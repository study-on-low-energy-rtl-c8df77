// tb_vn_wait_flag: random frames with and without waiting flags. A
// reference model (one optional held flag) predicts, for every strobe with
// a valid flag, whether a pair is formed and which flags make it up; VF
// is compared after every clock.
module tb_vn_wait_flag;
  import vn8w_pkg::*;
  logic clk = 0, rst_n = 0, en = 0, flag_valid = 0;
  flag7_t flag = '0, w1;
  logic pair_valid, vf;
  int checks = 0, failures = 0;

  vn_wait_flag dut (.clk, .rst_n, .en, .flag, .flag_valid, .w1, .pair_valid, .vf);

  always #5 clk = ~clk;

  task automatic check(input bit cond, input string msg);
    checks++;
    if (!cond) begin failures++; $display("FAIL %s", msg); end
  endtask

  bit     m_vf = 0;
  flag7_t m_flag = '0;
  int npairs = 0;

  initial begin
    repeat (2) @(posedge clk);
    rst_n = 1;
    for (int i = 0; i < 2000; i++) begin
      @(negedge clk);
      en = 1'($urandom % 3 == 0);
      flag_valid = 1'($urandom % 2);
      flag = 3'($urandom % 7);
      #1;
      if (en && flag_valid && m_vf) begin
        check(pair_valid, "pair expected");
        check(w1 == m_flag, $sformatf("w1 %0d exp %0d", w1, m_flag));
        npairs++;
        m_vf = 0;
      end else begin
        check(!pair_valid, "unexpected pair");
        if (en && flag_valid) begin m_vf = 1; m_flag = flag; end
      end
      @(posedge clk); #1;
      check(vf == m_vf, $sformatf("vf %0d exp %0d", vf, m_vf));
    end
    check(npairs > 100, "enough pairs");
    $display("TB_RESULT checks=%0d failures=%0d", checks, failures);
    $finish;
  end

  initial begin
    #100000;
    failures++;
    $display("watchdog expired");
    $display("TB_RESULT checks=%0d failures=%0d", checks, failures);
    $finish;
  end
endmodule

(WHAT THE EXERCISE ASKS)
Lines holding the string "failures" must be copied out of the entries above.

(REPLY)
  int checks = 0, failures = 0;
    if (!cond) begin failures++; $display("FAIL %s", msg); end
    $display("TB_RESULT checks=%0d failures=%0d", checks, failures);
    failures++;
    $display("TB_RESULT checks=%0d failures=%0d", checks, failures);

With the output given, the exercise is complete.